In all cases, it is important to have an in-depth and detailed knowledge of the structure of the biomass cell constituents and how they interact aiming at the production of fermentable sugars. Immunofluorescence techniques using antibodies against the macromolecules of the biomass cell wall have given excellent know-how, and a glycolic code of sugarcane walls has also been reported in the literature.

Enzymatic saccharification of raw or pretreated biomass for the liberation of fermentable sugars by yeast is advantageous when compared to the chemical methods because of being a selective, cleaner, and less energy-intensive process, which produces less amounts of inhibitory biological compounds. For this purpose, commercial enzyme cocktails obtained from recombinant microorganisms, such as bacteria and filamentous fungi, are used. Enzymatic hydrolysis process is largely successful in many cases, but problems, such as the viability of the strain, mycotoxins, contamination, genetic instability, reproducibility, inhibition of the enzyme by end products, and other molecular complications, have been reported. Some proposed alternatives include bioprospecting studies of mesophilic and thermophilic strains and optimization of strains through genetic engineering for the production and thermostabilization of enzymes.

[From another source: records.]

// Behavioural model of main memory behind the memory controller, for testbenches only.
// 64-bit words, byte addressed (addr[2:0] ignored), 2**MAW words. A request is answered
// after 1..MAXLAT cycles (random) with a one-cycle ack; reads return data with the ack.
module mem_model #(
  parameter int MAW    = 14,
  parameter int MAXLAT = 3
) (
  input  logic        clk,
  input  logic        req,
  input  logic        we,
  input  logic [31:0] addr,
  input  logic [63:0] wdata,
  output logic        ack,
  output logic [63:0] rdata
);
  logic [63:0] mem [2**MAW];
  int wait_q = -1;

  initial ack = 1'b0;
  initial rdata = '0;

  always @(posedge clk) begin
    ack <= 1'b0;
    if (req && !ack) begin
      if (wait_q < 0) wait_q = $urandom_range(0, MAXLAT - 1);
      if (wait_q == 0) begin
        ack <= 1'b1;
        if (we) mem[addr[MAW+2:3]] = wdata;
        else    rdata <= mem[addr[MAW+2:3]];
        wait_q = -1;
      end else begin
        wait_q--;
      end
    end
  end
endmodule
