// Workload: the key hash on keys of 36, 360, 3600, 36000 and 360000 bytes, the sizes of the
// published hash measurements. Each key is sent by CPU transfers on both systems: 32-bit
// bus writes on the 32-bit system, and 32-bit stores into the 64-bit dock on the 64-bit
// system. The hash read back right after the last word is compared with a behavioural
// model of the hash. Bus cycles per key are printed.
module tb_workload_hash;
  localparam int MAW = 4, MAXLAT = 1;
  import dock_pkg::*;
  localparam logic [31:0] BASE = 32'h8000_0000;

  logic clk32 = 0, rst32 = 1, clk64 = 0, rst64 = 1;
  logic [2:0]  cfg32 = CFG_EMPTY, cfg64 = CFG_EMPTY;
  logic        opb_req = 0, opb_we = 0, opb_ack;
  logic [31:0] opb_addr = '0, opb_wdata = '0, opb_rdata;
  logic        plb_req = 0, plb_we = 0, plb_ack;
  logic [31:0] plb_addr = '0;
  logic [7:0]  plb_be = '0;
  logic [63:0] plb_wdata = '0, plb_rdata;
  logic        dma_req, dma_we, dma_ack, irq64;
  logic [31:0] dma_addr;
  logic [63:0] dma_wdata, dma_rdata;
  int checks = 0, failures = 0;

  dynreconf_top dut (.*);
  mem_model #(.MAW(MAW), .MAXLAT(MAXLAT)) u_mem (.clk(clk64), .req(dma_req), .we(dma_we),
    .addr(dma_addr), .wdata(dma_wdata), .ack(dma_ack), .rdata(dma_rdata));

  always #10 clk32 = !clk32;  // 50 MHz
  always #5  clk64 = !clk64;  // 100 MHz

  task automatic check(input bit ok, input string what);
    checks++;
    if (!ok) begin failures++; if (failures < 20) $display("FAIL: %s", what); end
  endtask

  task automatic plb(input bit we, input logic [7:0] off, input logic [7:0] be,
                     input logic [63:0] wd, output logic [63:0] rd);
    int cyc = 0;
    plb_req = 1; plb_we = we; plb_addr = BASE | 32'(off); plb_be = be; plb_wdata = wd;
    do begin @(posedge clk64); #1; cyc++; end while (!plb_ack && cyc < 20);
    rd = plb_rdata;
    plb_req = 0;
  endtask
  task automatic w64(input logic [7:0] off, input logic [63:0] v);
    logic [63:0] rd;
    plb(1, off, 8'hFF, v, rd);
    @(posedge clk64); #1;
  endtask
  task automatic r64(input logic [7:0] off, output logic [63:0] v);
    plb(0, off, 8'hFF, '0, v);
    @(posedge clk64); #1;
  endtask
  task automatic st32(input logic [31:0] v);
    logic [63:0] rd;
    plb(1, 8'h04, 8'h0F, {32'h0, v}, rd);
    @(posedge clk64); #1;
  endtask
  // run a programmed DMA transfer and return the bus cycles until its done interrupt
  task automatic dma(input logic [31:0] src, input logic [31:0] dst, input int n,
                     input bit capture, output int cycles);
    logic [63:0] r;
    w64(8'h10, 64'(src));
    w64(8'h18, 64'(dst));
    w64(8'h20, 64'(n));
    plb(1, 8'h28, 8'hFF, {62'b0, capture, 1'b1}, r);
    cycles = 0;
    while (!irq64 && cycles < 5000000) begin @(posedge clk64); #1; cycles++; end
    check(irq64, "DMA done interrupt");
    w64(8'h30, 64'h0707);
  endtask
  task automatic reconf64(input cfg_e c);
    cfg64 = c;
    repeat (2) @(posedge clk64); #1;
  endtask

  task automatic opb(input bit we, input logic [31:0] wd, output logic [31:0] rd);
    int cyc = 0;
    opb_req = 1; opb_we = we; opb_addr = BASE; opb_wdata = wd;
    do begin @(posedge clk32); #1; cyc++; end while (!opb_ack && cyc < 20);
    rd = opb_rdata;
    opb_req = 0;
  endtask

  function automatic logic [95:0] ref_mix(input logic [31:0] a, input logic [31:0] b,
                                          input logic [31:0] c);
    int sh [9] = '{13, 8, 13, 12, 16, 5, 3, 10, 15};
    for (int r = 0; r < 9; r++) begin
      unique case (r % 3)
        0: begin a = a - b; a = a - c; a = a ^ (c >> sh[r]); end
        1: begin b = b - c; b = b - a; b = b ^ (a << sh[r]); end
        default: begin c = c - a; c = c - b; c = c ^ (b >> sh[r]); end
      endcase
    end
    return {a, b, c};
  endfunction

  function automatic logic [31:0] ref_hash(input byte unsigned k [], input logic [31:0] init);
    logic [31:0] a, b, c;
    int len, p;
    a = 32'h9E3779B9; b = a; c = init;
    len = k.size(); p = 0;
    while (len >= 12) begin
      for (int i = 0; i < 4; i++) begin
        a += 32'(k[p + i]) << (8 * i);
        b += 32'(k[p + 4 + i]) << (8 * i);
        c += 32'(k[p + 8 + i]) << (8 * i);
      end
      {a, b, c} = ref_mix(a, b, c);
      p += 12; len -= 12;
    end
    c += 32'(k.size());
    for (int i = 0; i < len; i++) begin
      if (i < 4)      a += 32'(k[p + i]) << (8 * i);
      else if (i < 8) b += 32'(k[p + i]) << (8 * (i - 4));
      else            c += 32'(k[p + i]) << (8 * (i - 7));
    end
    {a, b, c} = ref_mix(a, b, c);
    return c;
  endfunction

  initial begin
    repeat (5000000) @(posedge clk64);
    failures++;
    $display("TB_RESULT checks=%0d failures=%0d", checks, failures);
    $finish;
  end

  initial begin
    int lens [5] = '{36, 360, 3600, 36000, 360000};
    byte unsigned k [];
    logic [31:0] w, init, want, r32;
    logic [63:0] r;
    longint t0;
    repeat (3) @(posedge clk64);
    #1 rst32 = 0; rst64 = 0;
    foreach (lens[n]) begin
      k = new[lens[n]];
      foreach (k[i]) k[i] = 8'($urandom);
      init = $urandom;
      want = ref_hash(k, init);
      // 32-bit system
      cfg32 = CFG_EMPTY; repeat (2) @(posedge clk32); #1;
      cfg32 = CFG_HASH;  repeat (2) @(posedge clk32); #1;
      t0 = $time;
      opb(1, 32'(lens[n]), r32);
      opb(1, init, r32);
      for (int i = 0; i < lens[n] / 4; i++) begin
        w = {k[4*i + 3], k[4*i + 2], k[4*i + 1], k[4*i]};
        opb(1, w, r32);
      end
      opb(0, '0, r32);
      check(r32 == want, $sformatf("32-bit system, %0d-byte key", lens[n]));
      $display("32-bit system: %6d-byte key, %7d bus cycles (%.3f ms at 50 MHz)", lens[n],
               ($time - t0) / 20, real'($time - t0) / 1.0e6);
      // 64-bit system
      reconf64(CFG_EMPTY);
      reconf64(CFG_HASH);
      t0 = $time;
      st32(32'(lens[n]));
      st32(init);
      for (int i = 0; i < lens[n] / 4; i++) st32({k[4*i + 3], k[4*i + 2], k[4*i + 1], k[4*i]});
      r64(8'h00, r);
      check(r[31:0] == want, $sformatf("64-bit system, %0d-byte key", lens[n]));
      $display("64-bit system: %6d-byte key, %7d bus cycles (%.3f ms at 100 MHz)", lens[n],
               ($time - t0) / 10, real'($time - t0) / 1.0e6);
    end
    $display("TB_RESULT checks=%0d failures=%0d", checks, failures);
    $finish;
  end
endmodule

Efficient enzymatic cocktails include the cellulases, hemicellulases, pectinases, ligninases, and, accessory enzymes and proteins, such as auxiliary activity 9 and swollenin. Synergism is expected between the hydrolitic enzymes, auxiliary activity enzymes, and swollenins because they can act together favoring the oxidative cleavage of glycosidic bonds and deagglomeration of crystalline cellulose, thus giving access to cellulases and facilitating enzymatic hydrolysis. Besides, the debranching of hemicellulose is favored by the use of enzymatic cocktail. The addition of ligninolytic enzymes in the cocktail helps in removing some phenolic compounds that may interfere in the final fermentation process. Usually, the combinatory action of enzymes reverts to higher levels of fermentable sugars. Thus, the understanding of the synergic mechanisms between the hydrolytic enzymes is fundamental to improve the saccharification process.

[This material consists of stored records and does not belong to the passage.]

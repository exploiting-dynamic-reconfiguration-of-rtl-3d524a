// Workload: the image tasks of the published 64-bit measurements on 256 x 256 grayscale
// images (8-bit pixels), run by DMA through the 64-bit dock: brightness adjustment, additive
// blending and the fade effect. Brightness streams the image as it is stored. For blending
// and fading the CPU first combines the two images, four pixels of each per 64-bit word
// (the data preparation step), and the accelerator packs the results of two words into one.
// The same three tasks also run on the 32-bit system with CPU-controlled transfers: one
// store and one load per four pixels for brightness, and for the two-image tasks two stores
// (two pixels of each image per word) and one load per four output pixels. Every output
// pixel is compared with a model. Bus cycles per output pixel are printed.
module tb_workload_images;
  localparam int MAW = 16, MAXLAT = 1;
  import dock_pkg::*;
  localparam logic [31:0] BASE = 32'h8000_0000;

  logic clk32 = 0, rst32 = 1, clk64 = 0, rst64 = 1;
  logic [2:0]  cfg32 = CFG_EMPTY, cfg64 = CFG_EMPTY;
  logic        opb_req = 0, opb_we = 0, opb_ack;
  logic [31:0] opb_addr = '0, opb_wdata = '0, opb_rdata;
  logic        plb_req = 0, plb_we = 0, plb_ack;
  logic [31:0] plb_addr = '0;
  logic [7:0]  plb_be = '0;
  logic [63:0] plb_wdata = '0, plb_rdata;
  logic        dma_req, dma_we, dma_ack, irq64;
  logic [31:0] dma_addr;
  logic [63:0] dma_wdata, dma_rdata;
  int checks = 0, failures = 0;

  dynreconf_top dut (.*);
  mem_model #(.MAW(MAW), .MAXLAT(MAXLAT)) u_mem (.clk(clk64), .req(dma_req), .we(dma_we),
    .addr(dma_addr), .wdata(dma_wdata), .ack(dma_ack), .rdata(dma_rdata));

  always #10 clk32 = !clk32;  // 50 MHz
  always #5  clk64 = !clk64;  // 100 MHz

  task automatic check(input bit ok, input string what);
    checks++;
    if (!ok) begin failures++; if (failures < 20) $display("FAIL: %s", what); end
  endtask

  task automatic plb(input bit we, input logic [7:0] off, input logic [7:0] be,
                     input logic [63:0] wd, output logic [63:0] rd);
    int cyc = 0;
    plb_req = 1; plb_we = we; plb_addr = BASE | 32'(off); plb_be = be; plb_wdata = wd;
    do begin @(posedge clk64); #1; cyc++; end while (!plb_ack && cyc < 20);
    rd = plb_rdata;
    plb_req = 0;
  endtask
  task automatic w64(input logic [7:0] off, input logic [63:0] v);
    logic [63:0] rd;
    plb(1, off, 8'hFF, v, rd);
    @(posedge clk64); #1;
  endtask
  task automatic r64(input logic [7:0] off, output logic [63:0] v);
    plb(0, off, 8'hFF, '0, v);
    @(posedge clk64); #1;
  endtask
  task automatic st32(input logic [31:0] v);
    logic [63:0] rd;
    plb(1, 8'h04, 8'h0F, {32'h0, v}, rd);
    @(posedge clk64); #1;
  endtask
  // run a programmed DMA transfer and return the bus cycles until its done interrupt
  task automatic dma(input logic [31:0] src, input logic [31:0] dst, input int n,
                     input bit capture, output int cycles);
    logic [63:0] r;
    w64(8'h10, 64'(src));
    w64(8'h18, 64'(dst));
    w64(8'h20, 64'(n));
    plb(1, 8'h28, 8'hFF, {62'b0, capture, 1'b1}, r);
    cycles = 0;
    while (!irq64 && cycles < 5000000) begin @(posedge clk64); #1; cycles++; end
    check(irq64, "DMA done interrupt");
    w64(8'h30, 64'h0707);
  endtask
  task automatic reconf64(input cfg_e c);
    cfg64 = c;
    repeat (2) @(posedge clk64); #1;
  endtask

  localparam int NPIX = 256 * 256;
  localparam int NW = NPIX / 8;      // 64-bit words per image
  // memory map in 64-bit words
  localparam int IMG_A = 0, IMG_B = NW, PREP = 2 * NW, OUT = 4 * NW;

  function automatic logic [7:0] bright(input logic [7:0] p, input int k);
    int s = int'(p) + k;
    return (s < 0) ? 8'd0 : (s > 255) ? 8'd255 : 8'(s);
  endfunction
  function automatic logic [7:0] fade(input logic [7:0] a, input logic [7:0] b, input int f);
    int prod = (int'(a) - int'(b)) * f;
    int q = (prod >= 0) ? prod / 256 : -((-prod + 255) / 256);
    return 8'(int'(b) + q);
  endfunction
  function automatic logic [7:0] pix(input int base, input int i);
    return u_mem.mem[base + i / 8][8 * (i % 8) +: 8];
  endfunction

  // data preparation: word j holds pixels 4j..4j+3 of A (low half) and of B (high half)
  task automatic prepare();
    for (int j = 0; j < 2 * NW; j++)
      u_mem.mem[PREP + j] = {u_mem.mem[IMG_B + j / 2][32 * (j % 2) +: 32],
                             u_mem.mem[IMG_A + j / 2][32 * (j % 2) +: 32]};
  endtask

  int opb_cycles = 0;  // clk32 cycles spent in 32-bit bus accesses so far
  task automatic opb(input bit we, input logic [31:0] wd, output logic [31:0] rd);
    int cyc = 0;
    opb_req = 1; opb_we = we; opb_addr = BASE; opb_wdata = wd;
    do begin @(posedge clk32); #1; cyc++; end while (!opb_ack && cyc < 20);
    rd = opb_rdata;
    opb_req = 0;
    opb_cycles += cyc;
  endtask
  task automatic reconf32(input cfg_e c);
    cfg32 = CFG_EMPTY;
    repeat (2) @(posedge clk32); #1;
    cfg32 = c;
    repeat (2) @(posedge clk32); #1;
  endtask
  // 32-bit run of one task (0 brightness, 1 blend, 2 fade); returns wrong pixels and cycles
  task automatic run32(input int task_id, input int konst, output int bad, output int cyc);
    logic [31:0] r, a4, b4;
    logic [7:0]  want;
    int t0, x;
    reconf32(task_id == 0 ? CFG_BRIGHTNESS : task_id == 1 ? CFG_BLEND : CFG_FADE);
    if (task_id != 1) opb(1, 32'(konst), r);
    bad = 0;
    t0 = opb_cycles;
    for (int q = 0; q < NPIX / 4; q++) begin
      a4 = u_mem.mem[IMG_A + q / 2][32 * (q % 2) +: 32];
      b4 = u_mem.mem[IMG_B + q / 2][32 * (q % 2) +: 32];
      if (task_id == 0) opb(1, a4, r);
      else begin
        opb(1, {b4[15:0], a4[15:0]}, r);
        opb(1, {b4[31:16], a4[31:16]}, r);
      end
      opb(0, '0, r);
      for (int p = 0; p < 4; p++) begin
        if (task_id == 0) want = bright(a4[8*p +: 8], konst);
        else if (task_id == 1) begin
          x = int'(a4[8*p +: 8]) + int'(b4[8*p +: 8]);
          want = (x > 255) ? 8'd255 : 8'(x);
        end else want = fade(a4[8*p +: 8], b4[8*p +: 8], konst);
        if (r[8*p +: 8] != want) bad++;
      end
    end
    cyc = opb_cycles - t0;
  endtask

  initial begin
    repeat (6000000) @(posedge clk64);
    failures++;
    $display("TB_RESULT checks=%0d failures=%0d", checks, failures);
    $finish;
  end

  initial begin
    int cyc, bad, x, y, f;
    int fades [3] = '{0, 96, 256};
    logic [7:0] want;
    // image A: gradient with a bright square; image B: diagonal stripes
    for (int i = 0; i < NPIX; i++) begin
      x = i % 256; y = i / 256;
      want = (x >= 96 && x < 160 && y >= 96 && y < 160) ? 8'd250 : 8'(x);
      u_mem.mem[IMG_A + i / 8][8 * (i % 8) +: 8] = want;
      u_mem.mem[IMG_B + i / 8][8 * (i % 8) +: 8] = (((x + y) / 16) % 2 == 1) ? 8'd200 : 8'(y / 4);
    end
    repeat (3) @(posedge clk64);
    #1 rst32 = 0; rst64 = 0;
    w64(8'h30, 64'h0100);

    // brightness adjustment, constant -40
    reconf64(CFG_BRIGHTNESS);
    w64(8'h00, 64'hD8);
    dma(32'(IMG_A * 8), 32'(OUT * 8), NW, 1, cyc);
    bad = 0;
    for (int i = 0; i < NPIX; i++) if (pix(OUT, i) != bright(pix(IMG_A, i), -40)) bad++;
    check(bad == 0, $sformatf("brightness: %0d wrong pixels", bad));
    $display("brightness: %0d output pixels, %0d bus cycles, %.4f cycles (%.4f us) per pixel",
             NPIX, cyc, real'(cyc) / NPIX, real'(cyc) / NPIX / 100.0);

    // additive blending
    prepare();
    reconf64(CFG_BLEND);
    dma(32'(PREP * 8), 32'(OUT * 8), 2 * NW, 1, cyc);
    bad = 0;
    for (int i = 0; i < NPIX; i++) begin
      x = int'(pix(IMG_A, i)) + int'(pix(IMG_B, i));
      want = (x > 255) ? 8'd255 : 8'(x);
      if (pix(OUT, i) != want) bad++;
    end
    check(bad == 0, $sformatf("blend: %0d wrong pixels", bad));
    $display("blend:      %0d output pixels, %0d bus cycles, %.4f cycles (%.4f us) per pixel",
             NPIX, cyc, real'(cyc) / NPIX, real'(cyc) / NPIX / 100.0);

    // fade effect at three points of a fade (F = 0, 96, 256)
    foreach (fades[n]) begin
      f = fades[n];
      reconf64(CFG_EMPTY);   // reloading the same configuration restarts it from reset
      reconf64(CFG_FADE);
      w64(8'h00, 64'(f));
      dma(32'(PREP * 8), 32'(OUT * 8), 2 * NW, 1, cyc);
      bad = 0;
      for (int i = 0; i < NPIX; i++) if (pix(OUT, i) != fade(pix(IMG_A, i), pix(IMG_B, i), f)) bad++;
      check(bad == 0, $sformatf("fade F=%0d: %0d wrong pixels", f, bad));
      $display("fade F=%3d: %0d output pixels, %0d bus cycles, %.4f cycles (%.4f us) per pixel",
               f, NPIX, cyc, real'(cyc) / NPIX, real'(cyc) / NPIX / 100.0);
    end

    // the 32-bit system, CPU-controlled transfers
    foreach (fades[n]) begin
      run32(n, n == 0 ? -40 : 96, bad, cyc);
      check(bad == 0, $sformatf("32-bit task %0d: %0d wrong pixels", n, bad));
      $display("32-bit %s: %0d output pixels, %0d bus cycles, %.2f cycles (%.4f us) per pixel",
               n == 0 ? "brightness" : n == 1 ? "blend" : "fade F=96", NPIX, cyc,
               real'(cyc) / NPIX, real'(cyc) / NPIX / 50.0);
    end
    $display("TB_RESULT checks=%0d failures=%0d", checks, failures);
    $finish;
  end
endmodule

A perturbing factor for large-scale bioconversion studies, which still needs attention, is the high cost of commercial hydrolytic enzymes. An alternative could be the immobilization or co-immobilization of the enzymes. This process sometimes results in enzymatic hyperactivation and allows various reuses of the biocatalysts (enzyme and support). Furthermore, as may be concluded, various studies must be developed aiming to achieve the total success of the lignocellulosic biomass conversion in fermentable sugars. Besides, it is a clean process with many advantages that need recognition.